**Exercise prompt:** From the records below, give the number of lines that include the word "counter". Add no other words.

[Saved entries]
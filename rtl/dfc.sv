// dfc: Data Fetch Controller.
//
// The unit that turns a small program into a stream of shared-memory
// addresses. It holds an instruction memory (written by the host), a
// Micro16 microcontroller and an Address Generation Core (AGC); the two
// processors meet in the AGC's External Register File. The Micro16 fills
// the ERF with the parameters of one regular (1D/2D/3D) sub-pattern,
// issues DONE, and after WAIT prepares the next sub-pattern while the AGC
// is still generating the current one, so complex patterns are built from
// a sequence of regular ones without gaps in the address stream.
//
// `start` runs the program from address 0; `busy` is high while the
// program runs or the AGC still has addresses to issue. The address stream
// is a valid/ready handshake: an address is taken when both are high.
module dfc
  import hs_pkg::*;
#(
  parameter int unsigned N_LOOPS    = 3,
  parameter int unsigned ADDR_W     = 32,
  parameter int unsigned IMEM_DEPTH = 1024,
  parameter int unsigned IMEM_AW    = $clog2(IMEM_DEPTH)
) (
  input  logic               clk,
  input  logic               rst_n,
  // program load from the host
  input  logic               imem_we,
  input  logic [IMEM_AW-1:0] imem_waddr,
  input  logic [31:0]        imem_wdata,
  // control
  input  logic               start,
  output logic               busy,
  // address stream
  output logic [ADDR_W-1:0]  addr_o,
  output logic               addr_valid,
  input  logic               addr_ready
);
  logic [IMEM_AW-1:0] imem_raddr;
  logic [31:0]        imem_rdata;
  logic [15:0]        erf_q [ERF_N];
  logic               erf_we, done, wait_s, running, agc_busy;
  logic [3:0]         erf_waddr;
  logic [15:0]        erf_wdata;

  instr_mem #(.DEPTH(IMEM_DEPTH), .AW(IMEM_AW)) u_imem (
    .clk, .we(imem_we), .waddr(imem_waddr), .wdata(imem_wdata),
    .raddr(imem_raddr), .rdata(imem_rdata)
  );

  micro16 #(.IMEM_AW(IMEM_AW)) u_mcu (
    .clk, .rst_n, .start, .running,
    .imem_addr(imem_raddr), .imem_data(imem_rdata),
    .erf_q, .erf_we, .erf_waddr, .erf_wdata,
    .done_o(done), .wait_i(wait_s)
  );

  agc #(.N_LOOPS(N_LOOPS), .ADDR_W(ADDR_W)) u_agc (
    .clk, .rst_n,
    .erf_q, .erf_we, .erf_waddr, .erf_wdata,
    .done_i(done), .wait_o(wait_s), .busy_o(agc_busy),
    .addr_o, .addr_valid, .addr_ready
  );

  assign busy = running || agc_busy;
endmodule
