// tb_dfc: loads the benchmark pattern programs into a Data Fetch Controller
// through its program port, runs them, and checks every generated address
// against the pattern geometry and the generation rate (addresses per
// cycle) against the timing of the AGC: one address per cycle and one idle
// cycle per loop-level change or parameter-set change.
module tb_dfc;
  import hs_pkg::*;
  import m16_asm_pkg::*;
  logic clk = 0, rst_n = 0;
  always #5 clk = ~clk;
  int checks = 0, failures = 0;
  longint cyc = 0;
  always @(posedge clk) cyc++;

  logic        imem_we, start, busy, addr_valid, addr_ready;
  logic [9:0]  imem_waddr;
  logic [31:0] imem_wdata, addr_o;
  logic        rand_ready;

  dfc #(.N_LOOPS(3), .ADDR_W(32), .IMEM_DEPTH(1024)) dut (.*);

  uq_t exp_q;
  int unsigned got, bad;
  longint first_cyc, last_cyc;

  task automatic check(input bit cond, input string msg);
    checks++;
    if (!cond) begin failures++; $display("FAIL: %s", msg); end
  endtask

  initial begin
    #20ms; failures++; $display("TB_RESULT checks=%0d failures=%0d", checks, failures); $finish;
  end

  always @(negedge clk) addr_ready = rand_ready ? ($urandom_range(0, 3) != 0) : 1'b1;
  always @(posedge clk) if (rst_n && addr_valid && addr_ready) begin
    if (got == 0) first_cyc = cyc;
    last_cyc = cyc;
    got++;
    if (exp_q.size() == 0) bad++;
    else if (addr_o != exp_q.pop_front()) bad++;
  end

  task automatic run(input prog_t p, input string name, input longint exp_cycles);
    automatic int unsigned n = exp_q.size();
    // each program relies on the ERF reset values for what it leaves unset
    @(negedge clk); rst_n = 0; @(negedge clk); rst_n = 1;
    for (int i = 0; i < p.size(); i++) begin
      @(negedge clk); imem_we = 1; imem_waddr = 10'(i); imem_wdata = p[i];
    end
    @(negedge clk); imem_we = 0; got = 0; bad = 0;
    @(negedge clk); start = 1; @(negedge clk); start = 0;
    wait (!busy);
    repeat (3) @(negedge clk);
    check(bad === 0 && got === n && exp_q.size() === 0,
          $sformatf("%s: %0d addresses, %0d wrong, %0d missing", name, got, bad, exp_q.size()));
    $display("%-9s code %4d bytes  %7d addresses in %7d cycles  %.3f addr/cycle",
             name, 4 * p.size(), got, last_cyc - first_cyc + 1,
             real'(got) / real'(last_cyc - first_cyc + 1));
    if (exp_cycles > 0)
      check(last_cyc - first_cyc + 1 === exp_cycles,
            $sformatf("%s: %0d cycles, expected %0d", name, last_cyc - first_cyc + 1, exp_cycles));
    exp_q.delete();
  endtask

  initial begin
    imem_we = 0; imem_waddr = 0; imem_wdata = 0; start = 0; rand_ready = 0; got = 0; bad = 0;
    repeat (3) @(posedge clk); rst_n = 1;
    check(!busy && !addr_valid, "idle after reset");
    ref_linear(exp_q, 1024);         run(prog_linear(1024), "linear", 1024);
    ref_tiled(exp_q, 128, 72, 512);  run(prog_tiled(128, 72, 512), "tiled", 9216 + 71);
    ref_diagonal(exp_q, 32);         run(prog_diagonal(32), "diagonal", 0);
    ref_zigzag(exp_q);               run(prog_zigzag(), "zigzag", 176);
    ref_cross(exp_q, 4);             run(prog_cross(4), "cross", 8*128 + 8*15 + 7);
    rand_ready = 1;
    ref_diagonal(exp_q, 20);         run(prog_diagonal(20), "diag/bp", 0);
    ref_cross(exp_q, 2);             run(prog_cross(2), "cross/bp", 0);
    $display("TB_RESULT checks=%0d failures=%0d", checks, failures);
    $finish;
  end
endmodule
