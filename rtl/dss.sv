// dss: Data Stream Switch between the host DMA and the engine.
//
// The inbound host stream goes either to the backplane (straight to a
// Core) or into the shared memory; the outbound host stream comes either
// from the backplane or from the shared memory. Shared-memory transfers
// use linear addresses: the host sets a base address and, for reads, a
// word count, and the switch writes or reads consecutive words through
// its own Bus Master Controller (so they are burst transfers).
//
// Configuration (held in the top-level register block):
//   in_to_mem   0: host -> backplane, 1: host -> shared memory at wr_base
//   out_from_mem 0: backplane -> host, 1: shared memory from rd_base
//   rd_start    pulse: begin reading rd_count words from rd_base
//   wr_start    pulse: restart the write address counter at wr_base
module dss
  import hs_pkg::*;
#(
  parameter int unsigned MAX_BURST = 16,
  parameter int unsigned BUF_DEPTH = 32
) (
  input  logic    clk,
  input  logic    rst_n,
  input  logic    in_to_mem,
  input  logic    out_from_mem,
  input  addr_t   wr_base,
  input  logic    wr_start,
  input  addr_t   rd_base,
  input  addr_t   rd_count,
  input  logic    rd_start,
  output logic    busy,
  // host side (from / to the DMA controller)
  input  data_t   host_in_data,
  input  logic    host_in_valid,
  output logic    host_in_ready,
  output data_t   host_out_data,
  output logic    host_out_valid,
  input  logic    host_out_ready,
  // backplane node
  output data_t   bp_out_data,
  output logic    bp_out_valid,
  input  logic    bp_out_ready,
  input  data_t   bp_in_data,
  input  logic    bp_in_valid,
  output logic    bp_in_ready,
  // shared-memory master port
  output mm_req_t mm_req,
  input  mm_rsp_t mm_rsp
);
  addr_t wr_addr_q, rd_addr_q, rd_left_q;
  logic  wr_av, wr_ar, wr_dv, wr_dr, rd_av, rd_ar, rd_dv, rd_dr, bmc_idle;
  data_t rd_d;

  // write side: the address counter runs whenever inbound data is routed
  // to memory; the BMC's synchronizer pairs it with the data
  assign wr_av = in_to_mem && !wr_start;
  assign wr_dv = in_to_mem && !wr_start && host_in_valid;
  // read side
  assign rd_av = (rd_left_q != '0);

  bmc #(.MAX_BURST(MAX_BURST), .BUF_DEPTH(BUF_DEPTH)) u_bmc (
    .clk, .rst_n,
    .rd_addr(rd_addr_q), .rd_addr_valid(rd_av), .rd_addr_ready(rd_ar),
    .rd_data(rd_d), .rd_data_valid(rd_dv), .rd_data_ready(rd_dr),
    .wr_addr(wr_addr_q), .wr_addr_valid(wr_av), .wr_addr_ready(wr_ar),
    .wr_data(host_in_data), .wr_data_valid(wr_dv), .wr_data_ready(wr_dr),
    .mm_req, .mm_rsp, .idle(bmc_idle)
  );

  assign bp_out_data   = host_in_data;
  assign bp_out_valid  = !in_to_mem && host_in_valid;
  assign host_in_ready = in_to_mem ? wr_dr : bp_out_ready;

  assign host_out_data  = out_from_mem ? rd_d : bp_in_data;
  assign host_out_valid = out_from_mem ? rd_dv : bp_in_valid;
  assign rd_dr          = out_from_mem && host_out_ready;
  assign bp_in_ready    = !out_from_mem && host_out_ready;

  assign busy = !bmc_idle || rd_av;

  always_ff @(posedge clk or negedge rst_n) begin
    if (!rst_n) begin
      wr_addr_q <= '0; rd_addr_q <= '0; rd_left_q <= '0;
    end else begin
      if (wr_start)   wr_addr_q <= wr_base;
      else if (wr_ar) wr_addr_q <= wr_addr_q + addr_t'(1);
      if (rd_start) begin
        rd_addr_q <= rd_base;
        rd_left_q <= rd_count;
      end else if (rd_ar) begin
        rd_addr_q <= rd_addr_q + addr_t'(1);
        rd_left_q <= rd_left_q - addr_t'(1);
      end
    end
  end
endmodule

**Exercise output:** 2